The confusing and outdated laws that drive some sectors of the financial and legal world have never been so frustrating. Local governments, stooping to a new low, are now seizing property from homeowners over tax debt as low as $400! It’s a shocking move that has more than a few consumer protection agencies up in arms!
What You Should Do
The Associated Press reports that outdated state laws are allowing local governments to file tax liens against property owners who have outstanding tax debt as low as $400. If that debt remains unpaid (which it often does because of poor communication and misunderstandings), then that tax lien can be sold to banks and investors.
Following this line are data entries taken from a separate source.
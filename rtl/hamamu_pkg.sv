// hamamu_pkg: types, constants and arithmetic shared by the hard matrix
// multiplier fabric.
//
// A Hamamu matmul is built for one precision at a time: 8-bit signed integers
// or IEEE half precision (fp16). The precision is a parameter of every
// arithmetic module (prec_e). The MAC is pipelined 3 stages deep for int8 and
// 8 stages deep for fp16; those two depths are the figures the architecture is
// specified with. Accumulator widths (32-bit for int8, fp16 for fp16), the fp16
// rounding mode (round to nearest even) and the handling of subnormals (flushed
// to zero on input and output) are this design's own choices.
//
// The fp16 helpers are combinational and synthesizable:
//   fp16_mul(a, b) : correctly rounded product
//   fp16_add(a, b) : correctly rounded sum
// Special values: a NaN operand, Inf*0 and Inf-Inf give the quiet NaN 16'h7E00;
// Inf propagates; a result whose magnitude rounds to 2^16 or more is Inf.
package hamamu_pkg;

  typedef enum logic [0:0] {
    PREC_INT8 = 1'b0,
    PREC_FP16 = 1'b1
  } prec_e;

  // Operation modes of the MAC (the DSP slice exposes all three, a PE uses MAC).
  typedef enum logic [1:0] {
    OP_MUL = 2'd0,
    OP_ADD = 2'd1,
    OP_MAC = 2'd2
  } mac_op_e;

  // Size of the building-block matmul (M = N = K).
  localparam int unsigned MATMUL_DIM = 4;

  // Configuration cells of one building-block matmul, written at configuration
  // time. a_nbr/b_nbr select neighbor mode for the A/B inputs (0 = memory mode),
  // c_chain passes the left neighbor's C stream through the output mux.
  // row_pos/col_pos give the block's place inside a composed multiplier; the
  // memory-mode input setup delays its stream by 4*pos cycles so that the
  // composed array sees one global skew.
  typedef struct packed {
    logic       a_nbr;
    logic       b_nbr;
    logic       c_chain;
    logic [3:0] row_pos;
    logic [3:0] col_pos;
  } blk_cfg_t;

  // Flags that travel with each element of A through the array.
  typedef struct packed {
    logic valid;
    logic first;  // element k = 0: restart accumulation
    logic last;   // element k = K-1: accumulation completes
  } aflags_t;

  function automatic int unsigned data_w(prec_e p);
    return (p == PREC_INT8) ? 8 : 16;
  endfunction

  function automatic int unsigned acc_w(prec_e p);
    return (p == PREC_INT8) ? 32 : 16;
  endfunction

  function automatic int unsigned mac_stages(prec_e p);
    return (p == PREC_INT8) ? 3 : 8;
  endfunction

  localparam logic [15:0] FP16_QNAN = 16'h7E00;

  // Round a normalised significand and pack. sig holds the hidden bit at
  // position 13, mantissa in [12:3], guard in [2], round/sticky in [1:0].
  // exp is the biased exponent of the hidden bit.
  function automatic logic [15:0] fp16_pack(logic sgn, int exp, logic [13:0] sig);
    logic [11:0] m;
    logic        up;
    int          e;
    e  = exp;
    up = sig[2] & (sig[1] | sig[0] | sig[3]);
    m  = {1'b0, sig[13:3]} + 12'(up);
    if (m[11]) begin
      m = m >> 1;
      e = e + 1;
    end
    if (exp <= 0) return {sgn, 15'd0};          // flush to zero
    if (e >= 31) return {sgn, 5'h1F, 10'd0};     // overflow to Inf
    return {sgn, 5'(e), m[9:0]};
  endfunction

  function automatic logic [15:0] fp16_mul(logic [15:0] a, logic [15:0] b);
    logic        s;
    logic [4:0]  ea, eb;
    logic [10:0] ma, mb;
    logic [21:0] p;
    logic [13:0] sig;
    int          e;
    s  = a[15] ^ b[15];
    ea = a[14:10];
    eb = b[14:10];
    if ((ea == 5'h1F && a[9:0] != 0) || (eb == 5'h1F && b[9:0] != 0)) return FP16_QNAN;
    if (ea == 5'h1F || eb == 5'h1F) begin
      if (ea == 5'd0 || eb == 5'd0) return FP16_QNAN;  // Inf * 0
      return {s, 5'h1F, 10'd0};
    end
    if (ea == 5'd0 || eb == 5'd0) return {s, 15'd0};
    ma = {1'b1, a[9:0]};
    mb = {1'b1, b[9:0]};
    p  = ma * mb;                                 // in [2^20, 2^22)
    e  = int'(ea) + int'(eb) - 15;
    if (p[21]) begin
      sig = {p[21:9], |p[8:0]};
      e   = e + 1;
    end else begin
      sig = {p[20:8], |p[7:0]};
    end
    return fp16_pack(s, e, sig);
  endfunction

  function automatic logic [15:0] fp16_add(logic [15:0] a, logic [15:0] b);
    logic [15:0] x, y;
    logic [13:0] mx, my, sh, mask;
    logic [14:0] sum;
    logic        sticky;
    int          d, e;
    if ((a[14:10] == 5'h1F && a[9:0] != 0) || (b[14:10] == 5'h1F && b[9:0] != 0))
      return FP16_QNAN;
    if (a[14:10] == 5'h1F && b[14:10] == 5'h1F)
      return (a[15] == b[15]) ? a : FP16_QNAN;
    if (a[14:10] == 5'h1F) return a;
    if (b[14:10] == 5'h1F) return b;
    if (b[14:10] == 5'd0) return (a[14:10] == 5'd0) ? {a[15] & b[15], 15'd0} : a;
    if (a[14:10] == 5'd0) return b;
    // x is the operand of larger magnitude
    if (a[14:0] >= b[14:0]) begin
      x = a; y = b;
    end else begin
      x = b; y = a;
    end
    mx = {1'b1, x[9:0], 3'b000};
    my = {1'b1, y[9:0], 3'b000};
    d  = int'(x[14:10]) - int'(y[14:10]);
    if (d > 14) d = 14;
    // alignment shift as a log shifter of constant shifts, collecting sticky
    sh     = my;
    sticky = 1'b0;
    for (int s = 0; s < 4; s++) begin
      if (d[s]) begin
        mask   = ~(14'h3FFF << (1 << s));
        sticky = sticky | (|(sh & mask));
        sh     = sh >> (1 << s);
      end
    end
    sh[0]  = sh[0] | sticky;
    e      = int'(x[14:10]);
    if (x[15] == y[15]) begin
      sum = {1'b0, mx} + {1'b0, sh};
      if (sum[14]) begin
        sum = {1'b0, sum[14:2], sum[1] | sum[0]};
        e   = e + 1;
      end
    end else begin
      sum = {1'b0, mx} - {1'b0, sh};
      if (sum == 0) return 16'h0000;
      for (int i = 0; i < 14; i++) begin
        if (!sum[13]) begin
          sum = sum << 1;
          e   = e - 1;
        end
      end
    end
    return fp16_pack(x[15], e, sum[13:0]);
  endfunction

endpackage
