// bram: embedded block RAM of the FPGA fabric, 20 Kbit.
//
// The fabric's RAM blocks hold 20 Kbit and can be configured for several
// depth/width combinations; here the width is a parameter fixed at build
// (configuration) time and the depth follows as 20480/WIDTH words. This model
// is the simple dual-port mode: one synchronous write port and one read port
// with one cycle of read latency (rd_en/rd_addr in cycle t, rd_data valid in
// cycle t+1, held otherwise). A read of the address being written returns the
// old word. The single-port mode and byte enables are not modelled. The
// hard matmuls use these blocks to hold A (column-major), B (row-major) and
// C (column-major).
module bram #(
  parameter int unsigned WIDTH  = 64,
  parameter int unsigned BITS   = 20480,
  parameter int unsigned DEPTH  = BITS / WIDTH,
  parameter int unsigned ADDR_W = $clog2(DEPTH)
) (
  input  logic              clk,
  input  logic              wr_en,
  input  logic [ADDR_W-1:0] wr_addr,
  input  logic [WIDTH-1:0]  wr_data,
  input  logic              rd_en,
  input  logic [ADDR_W-1:0] rd_addr,
  output logic [WIDTH-1:0]  rd_data
);

  logic [WIDTH-1:0] mem [DEPTH];

  always_ff @(posedge clk) begin
    if (wr_en && wr_addr < ADDR_W'(DEPTH)) mem[wr_addr] <= wr_data;
  end

  always_ff @(posedge clk) begin
    if (rd_en) rd_data <= mem[rd_addr];
  end

  // Reads stay inside the configured depth.
  rd_in_range: assert property (@(posedge clk) rd_en |-> rd_addr < ADDR_W'(DEPTH));

endmodule
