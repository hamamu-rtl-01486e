// tb_bram: self-checking testbench of the 20 Kbit block RAM (64-bit mode).
//
// Checks the configured depth (20480/64 = 320 words), then does random writes
// and reads against a testbench copy of the contents: read data must appear
// the cycle after rd_en, hold while rd_en is low, and a read of the address
// being written must return the old word.
module tb_bram;
  localparam int W = 64;
  localparam int DEP = 20480 / W;

  logic         clk = 1'b0, wr_en = 1'b0, rd_en = 1'b0;
  logic [8:0]   wr_addr = '0, rd_addr = '0;
  logic [W-1:0] wr_data = '0, rd_data;
  int           checks = 0, failures = 0;
  logic [W-1:0] model[DEP];
  logic [W-1:0] expd;
  bit           have_exp = 1'b0;

  bram #(.WIDTH(W)) dut (.*);

  always #5 clk = ~clk;

  initial begin
    repeat (20000) @(posedge clk);
    failures++;
    $display("TB_RESULT checks=%0d failures=%0d", checks, failures);
    $finish;
  end

  initial begin
    checks++;
    if (dut.DEPTH != DEP) begin failures++; $display("FAIL depth %0d", dut.DEPTH); end
    // fill
    for (int i = 0; i < DEP; i++) begin
      @(negedge clk);
      wr_en = 1'b1; wr_addr = 9'(i); wr_data = {$urandom, $urandom};
      model[i] = wr_data;
    end
    for (int n = 0; n < 3000; n++) begin
      @(negedge clk);
      if (have_exp) begin
        checks++;
        if (rd_data !== expd) begin
          failures++;
          $display("FAIL read %h expected %h", rd_data, expd);
        end
      end
      wr_en   = 1'($urandom);
      wr_addr = 9'($urandom % DEP);
      wr_data = {$urandom, $urandom};
      rd_en   = 1'($urandom);
      rd_addr = (n % 5 == 0) ? wr_addr : 9'($urandom % DEP);
      if (rd_en) begin
        expd = model[rd_addr];
        have_exp = 1'b1;
      end
      if (wr_en) model[wr_addr] = wr_data;
    end
    $display("TB_RESULT checks=%0d failures=%0d", checks, failures);
    $finish;
  end
endmodule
While the banks and investors who purchase the tax lien don’t actually own the house, they do own the right to seize the home later on. The homeowner has the ability to purchase the lien, but the fees and interest make the lien expensive.
If the owner doesn’t purchase the lien, the lien-holder can then sell the home at a huge profit margin! This technically-legal but highly unethical behavior is taking advantage of hard-working homeowners’ small tax debts. Some are saying that this new practice is even worse than foreclosure because it’s so unexpected.
Furthermore, because these homeowners could be current with their mortgage payments and not struggling with foreclosure, the shock of a small tax debt coming back to haunt them can be quite frightening! Make sure to check your tax debt records and insure that you are staying current.